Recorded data

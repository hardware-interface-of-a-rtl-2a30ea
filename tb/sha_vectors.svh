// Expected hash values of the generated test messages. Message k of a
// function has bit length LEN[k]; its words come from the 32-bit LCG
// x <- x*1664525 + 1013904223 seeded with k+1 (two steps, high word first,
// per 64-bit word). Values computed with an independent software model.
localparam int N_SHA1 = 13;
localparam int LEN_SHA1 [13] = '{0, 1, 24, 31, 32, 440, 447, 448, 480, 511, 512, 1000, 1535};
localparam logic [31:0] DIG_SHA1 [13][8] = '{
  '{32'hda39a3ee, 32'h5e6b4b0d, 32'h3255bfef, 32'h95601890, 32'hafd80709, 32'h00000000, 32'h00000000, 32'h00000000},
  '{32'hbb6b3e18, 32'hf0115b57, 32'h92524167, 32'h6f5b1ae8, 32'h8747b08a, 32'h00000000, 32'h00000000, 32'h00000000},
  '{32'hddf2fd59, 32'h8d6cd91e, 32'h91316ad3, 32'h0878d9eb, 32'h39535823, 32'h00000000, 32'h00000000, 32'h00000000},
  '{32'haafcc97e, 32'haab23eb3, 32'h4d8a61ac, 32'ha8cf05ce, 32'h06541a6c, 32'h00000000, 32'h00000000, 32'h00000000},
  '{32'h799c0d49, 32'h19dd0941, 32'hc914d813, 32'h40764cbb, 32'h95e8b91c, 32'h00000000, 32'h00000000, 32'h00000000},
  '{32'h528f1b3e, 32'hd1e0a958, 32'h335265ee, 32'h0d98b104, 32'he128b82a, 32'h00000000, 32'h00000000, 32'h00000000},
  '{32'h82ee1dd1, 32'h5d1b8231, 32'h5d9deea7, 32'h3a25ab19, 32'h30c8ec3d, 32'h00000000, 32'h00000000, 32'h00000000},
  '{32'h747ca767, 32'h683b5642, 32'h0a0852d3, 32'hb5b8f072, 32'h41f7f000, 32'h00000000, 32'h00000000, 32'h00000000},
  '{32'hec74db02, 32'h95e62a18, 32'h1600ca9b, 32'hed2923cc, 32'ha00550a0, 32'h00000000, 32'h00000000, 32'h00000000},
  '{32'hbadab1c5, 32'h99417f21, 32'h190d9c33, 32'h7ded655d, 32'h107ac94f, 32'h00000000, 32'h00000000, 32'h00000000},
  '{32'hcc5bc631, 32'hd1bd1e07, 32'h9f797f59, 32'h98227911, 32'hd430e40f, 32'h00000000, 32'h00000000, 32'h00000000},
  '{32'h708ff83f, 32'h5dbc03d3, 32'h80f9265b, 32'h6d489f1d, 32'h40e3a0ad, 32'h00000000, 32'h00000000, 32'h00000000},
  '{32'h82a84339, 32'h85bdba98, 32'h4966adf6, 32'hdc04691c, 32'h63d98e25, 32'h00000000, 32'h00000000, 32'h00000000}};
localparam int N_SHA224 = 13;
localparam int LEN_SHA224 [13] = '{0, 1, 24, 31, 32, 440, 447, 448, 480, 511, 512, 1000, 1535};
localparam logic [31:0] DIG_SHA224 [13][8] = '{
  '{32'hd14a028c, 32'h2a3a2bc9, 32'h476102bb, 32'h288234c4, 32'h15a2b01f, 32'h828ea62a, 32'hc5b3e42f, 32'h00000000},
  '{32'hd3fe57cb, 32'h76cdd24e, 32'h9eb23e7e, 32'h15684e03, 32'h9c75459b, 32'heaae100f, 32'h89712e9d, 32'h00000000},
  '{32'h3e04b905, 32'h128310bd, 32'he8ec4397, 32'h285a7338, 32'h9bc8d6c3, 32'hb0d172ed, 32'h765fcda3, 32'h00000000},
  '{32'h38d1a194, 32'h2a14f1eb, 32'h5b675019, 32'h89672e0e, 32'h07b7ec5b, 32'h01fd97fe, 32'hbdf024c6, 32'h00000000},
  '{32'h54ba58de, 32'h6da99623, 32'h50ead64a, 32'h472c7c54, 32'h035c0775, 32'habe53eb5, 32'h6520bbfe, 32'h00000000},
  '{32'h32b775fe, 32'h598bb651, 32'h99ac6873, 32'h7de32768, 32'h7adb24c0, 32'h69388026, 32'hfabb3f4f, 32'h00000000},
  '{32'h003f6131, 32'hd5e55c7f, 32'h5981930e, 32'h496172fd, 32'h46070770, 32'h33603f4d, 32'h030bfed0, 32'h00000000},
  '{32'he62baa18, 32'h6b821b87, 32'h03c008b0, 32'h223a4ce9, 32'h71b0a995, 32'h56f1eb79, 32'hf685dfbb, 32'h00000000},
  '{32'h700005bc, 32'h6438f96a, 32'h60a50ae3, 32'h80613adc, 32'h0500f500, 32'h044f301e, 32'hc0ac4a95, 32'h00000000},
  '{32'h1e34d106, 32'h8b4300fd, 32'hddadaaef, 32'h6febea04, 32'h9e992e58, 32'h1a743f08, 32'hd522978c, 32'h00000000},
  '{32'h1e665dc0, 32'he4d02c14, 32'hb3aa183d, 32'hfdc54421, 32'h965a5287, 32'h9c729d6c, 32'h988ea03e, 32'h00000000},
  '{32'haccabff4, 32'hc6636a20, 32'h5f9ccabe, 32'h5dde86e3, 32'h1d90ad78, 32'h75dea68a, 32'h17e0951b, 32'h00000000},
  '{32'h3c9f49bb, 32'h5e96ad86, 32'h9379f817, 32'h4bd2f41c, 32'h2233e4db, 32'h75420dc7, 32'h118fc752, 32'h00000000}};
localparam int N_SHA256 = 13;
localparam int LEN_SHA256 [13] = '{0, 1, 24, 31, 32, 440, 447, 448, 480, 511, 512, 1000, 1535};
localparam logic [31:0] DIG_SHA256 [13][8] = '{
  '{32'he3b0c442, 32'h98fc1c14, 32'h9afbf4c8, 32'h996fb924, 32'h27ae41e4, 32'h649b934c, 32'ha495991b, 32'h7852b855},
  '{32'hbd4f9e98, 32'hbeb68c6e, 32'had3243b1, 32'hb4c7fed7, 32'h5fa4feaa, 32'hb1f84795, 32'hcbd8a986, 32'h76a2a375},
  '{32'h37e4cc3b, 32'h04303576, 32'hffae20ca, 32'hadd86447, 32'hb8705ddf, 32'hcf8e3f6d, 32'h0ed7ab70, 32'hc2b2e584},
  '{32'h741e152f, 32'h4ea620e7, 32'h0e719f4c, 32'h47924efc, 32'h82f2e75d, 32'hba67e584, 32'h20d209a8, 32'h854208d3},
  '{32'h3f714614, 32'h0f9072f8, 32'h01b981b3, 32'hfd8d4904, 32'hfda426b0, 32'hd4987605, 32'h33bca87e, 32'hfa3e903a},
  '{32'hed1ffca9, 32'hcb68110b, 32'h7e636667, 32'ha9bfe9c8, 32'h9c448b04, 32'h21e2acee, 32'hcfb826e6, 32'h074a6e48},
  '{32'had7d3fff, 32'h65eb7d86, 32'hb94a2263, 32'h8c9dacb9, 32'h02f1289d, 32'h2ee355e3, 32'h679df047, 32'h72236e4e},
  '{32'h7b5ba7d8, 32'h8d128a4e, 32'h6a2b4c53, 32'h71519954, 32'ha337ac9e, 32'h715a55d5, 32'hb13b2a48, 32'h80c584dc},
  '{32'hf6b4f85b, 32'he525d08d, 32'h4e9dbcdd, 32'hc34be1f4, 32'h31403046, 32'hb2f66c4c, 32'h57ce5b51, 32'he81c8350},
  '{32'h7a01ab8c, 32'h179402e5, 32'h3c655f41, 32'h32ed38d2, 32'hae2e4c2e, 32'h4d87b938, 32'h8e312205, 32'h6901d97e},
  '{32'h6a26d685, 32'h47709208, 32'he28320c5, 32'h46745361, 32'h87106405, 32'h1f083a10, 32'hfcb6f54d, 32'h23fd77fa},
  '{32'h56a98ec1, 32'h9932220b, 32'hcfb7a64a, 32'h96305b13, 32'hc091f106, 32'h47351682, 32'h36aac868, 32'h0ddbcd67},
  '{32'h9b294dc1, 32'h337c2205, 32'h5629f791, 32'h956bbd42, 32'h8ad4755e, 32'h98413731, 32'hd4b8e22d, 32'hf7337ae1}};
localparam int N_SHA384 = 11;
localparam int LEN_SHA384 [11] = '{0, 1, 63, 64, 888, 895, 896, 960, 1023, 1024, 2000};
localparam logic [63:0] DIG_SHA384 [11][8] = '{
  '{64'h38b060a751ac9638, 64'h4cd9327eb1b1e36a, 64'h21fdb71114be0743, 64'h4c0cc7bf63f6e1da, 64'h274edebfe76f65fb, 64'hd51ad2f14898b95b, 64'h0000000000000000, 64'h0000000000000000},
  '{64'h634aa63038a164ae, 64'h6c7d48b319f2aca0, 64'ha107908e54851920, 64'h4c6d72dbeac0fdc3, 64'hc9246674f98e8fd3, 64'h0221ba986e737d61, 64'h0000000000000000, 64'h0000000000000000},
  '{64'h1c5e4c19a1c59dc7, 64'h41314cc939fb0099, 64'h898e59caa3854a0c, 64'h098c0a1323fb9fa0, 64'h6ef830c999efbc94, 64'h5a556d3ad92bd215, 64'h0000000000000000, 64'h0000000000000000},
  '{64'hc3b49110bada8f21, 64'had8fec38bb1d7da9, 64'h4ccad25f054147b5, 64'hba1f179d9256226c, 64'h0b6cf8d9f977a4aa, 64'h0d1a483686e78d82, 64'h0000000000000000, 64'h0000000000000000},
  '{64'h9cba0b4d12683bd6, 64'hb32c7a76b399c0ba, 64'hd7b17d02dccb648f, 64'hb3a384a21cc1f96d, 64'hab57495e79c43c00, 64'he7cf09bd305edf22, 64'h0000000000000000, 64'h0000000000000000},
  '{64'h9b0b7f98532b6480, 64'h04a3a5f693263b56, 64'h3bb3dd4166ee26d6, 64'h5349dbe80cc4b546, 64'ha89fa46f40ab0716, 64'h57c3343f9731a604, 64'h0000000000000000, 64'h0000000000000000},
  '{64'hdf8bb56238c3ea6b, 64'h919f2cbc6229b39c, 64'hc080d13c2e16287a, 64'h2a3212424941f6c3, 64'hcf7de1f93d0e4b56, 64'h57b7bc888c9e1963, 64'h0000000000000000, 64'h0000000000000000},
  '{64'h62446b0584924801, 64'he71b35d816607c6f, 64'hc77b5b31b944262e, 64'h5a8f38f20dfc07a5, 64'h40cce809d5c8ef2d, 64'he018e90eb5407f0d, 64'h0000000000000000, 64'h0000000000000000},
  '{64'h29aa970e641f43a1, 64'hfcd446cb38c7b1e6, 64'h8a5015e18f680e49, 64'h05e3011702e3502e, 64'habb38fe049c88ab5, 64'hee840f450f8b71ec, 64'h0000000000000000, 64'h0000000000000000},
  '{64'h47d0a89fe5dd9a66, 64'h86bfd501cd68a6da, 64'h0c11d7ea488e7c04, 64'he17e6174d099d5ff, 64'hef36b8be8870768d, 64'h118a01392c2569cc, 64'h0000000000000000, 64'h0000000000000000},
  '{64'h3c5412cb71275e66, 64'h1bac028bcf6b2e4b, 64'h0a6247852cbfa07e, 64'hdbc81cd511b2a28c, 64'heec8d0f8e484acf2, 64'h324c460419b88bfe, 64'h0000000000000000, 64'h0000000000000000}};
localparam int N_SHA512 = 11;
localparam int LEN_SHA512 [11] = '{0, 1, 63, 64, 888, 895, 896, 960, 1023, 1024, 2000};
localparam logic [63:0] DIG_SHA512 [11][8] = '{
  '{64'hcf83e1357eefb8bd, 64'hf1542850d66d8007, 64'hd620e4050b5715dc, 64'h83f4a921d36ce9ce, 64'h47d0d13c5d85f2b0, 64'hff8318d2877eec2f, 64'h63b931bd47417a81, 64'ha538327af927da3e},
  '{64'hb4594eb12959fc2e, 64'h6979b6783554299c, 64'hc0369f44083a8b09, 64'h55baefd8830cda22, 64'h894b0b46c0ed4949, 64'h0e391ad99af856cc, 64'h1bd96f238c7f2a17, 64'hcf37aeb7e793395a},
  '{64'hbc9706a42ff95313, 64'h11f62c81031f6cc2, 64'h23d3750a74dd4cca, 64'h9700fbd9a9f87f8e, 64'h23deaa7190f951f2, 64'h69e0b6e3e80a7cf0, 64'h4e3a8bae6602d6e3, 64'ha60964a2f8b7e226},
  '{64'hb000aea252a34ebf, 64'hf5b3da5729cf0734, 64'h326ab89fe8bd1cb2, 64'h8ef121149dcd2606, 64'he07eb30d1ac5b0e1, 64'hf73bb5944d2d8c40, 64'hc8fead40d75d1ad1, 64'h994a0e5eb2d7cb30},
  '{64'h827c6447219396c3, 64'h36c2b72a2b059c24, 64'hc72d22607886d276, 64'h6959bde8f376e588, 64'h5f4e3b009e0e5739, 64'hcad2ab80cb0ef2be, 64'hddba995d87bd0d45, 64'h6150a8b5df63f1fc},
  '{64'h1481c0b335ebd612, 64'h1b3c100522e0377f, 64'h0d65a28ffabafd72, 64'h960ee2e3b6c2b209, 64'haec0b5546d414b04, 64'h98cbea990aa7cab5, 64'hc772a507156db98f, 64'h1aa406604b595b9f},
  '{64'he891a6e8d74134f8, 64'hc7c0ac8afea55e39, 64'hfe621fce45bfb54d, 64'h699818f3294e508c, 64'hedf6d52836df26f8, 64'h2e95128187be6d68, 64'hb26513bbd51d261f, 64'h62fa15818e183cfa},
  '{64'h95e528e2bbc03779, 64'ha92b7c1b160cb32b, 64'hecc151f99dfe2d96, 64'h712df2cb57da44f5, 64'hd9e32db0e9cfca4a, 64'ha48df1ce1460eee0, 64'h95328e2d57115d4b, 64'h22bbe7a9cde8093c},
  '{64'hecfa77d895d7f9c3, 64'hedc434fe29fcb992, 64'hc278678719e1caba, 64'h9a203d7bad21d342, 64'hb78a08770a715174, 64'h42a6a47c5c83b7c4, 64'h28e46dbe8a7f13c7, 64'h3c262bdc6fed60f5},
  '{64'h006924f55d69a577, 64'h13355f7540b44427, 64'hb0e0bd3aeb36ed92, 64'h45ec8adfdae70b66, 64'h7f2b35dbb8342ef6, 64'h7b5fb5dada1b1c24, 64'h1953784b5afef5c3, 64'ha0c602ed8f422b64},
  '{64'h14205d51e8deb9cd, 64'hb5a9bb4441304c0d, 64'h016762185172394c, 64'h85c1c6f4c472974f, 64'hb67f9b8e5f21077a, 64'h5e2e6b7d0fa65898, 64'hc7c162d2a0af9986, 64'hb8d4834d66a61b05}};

▶ [Exercise requirements]: Above are the records. Identify each line that contains the word "logic".

▶ [Written response]:
localparam logic [31:0] DIG_SHA1 [13][8] = '{
localparam logic [31:0] DIG_SHA224 [13][8] = '{
localparam logic [31:0] DIG_SHA256 [13][8] = '{
localparam logic [63:0] DIG_SHA384 [11][8] = '{
localparam logic [63:0] DIG_SHA512 [11][8] = '{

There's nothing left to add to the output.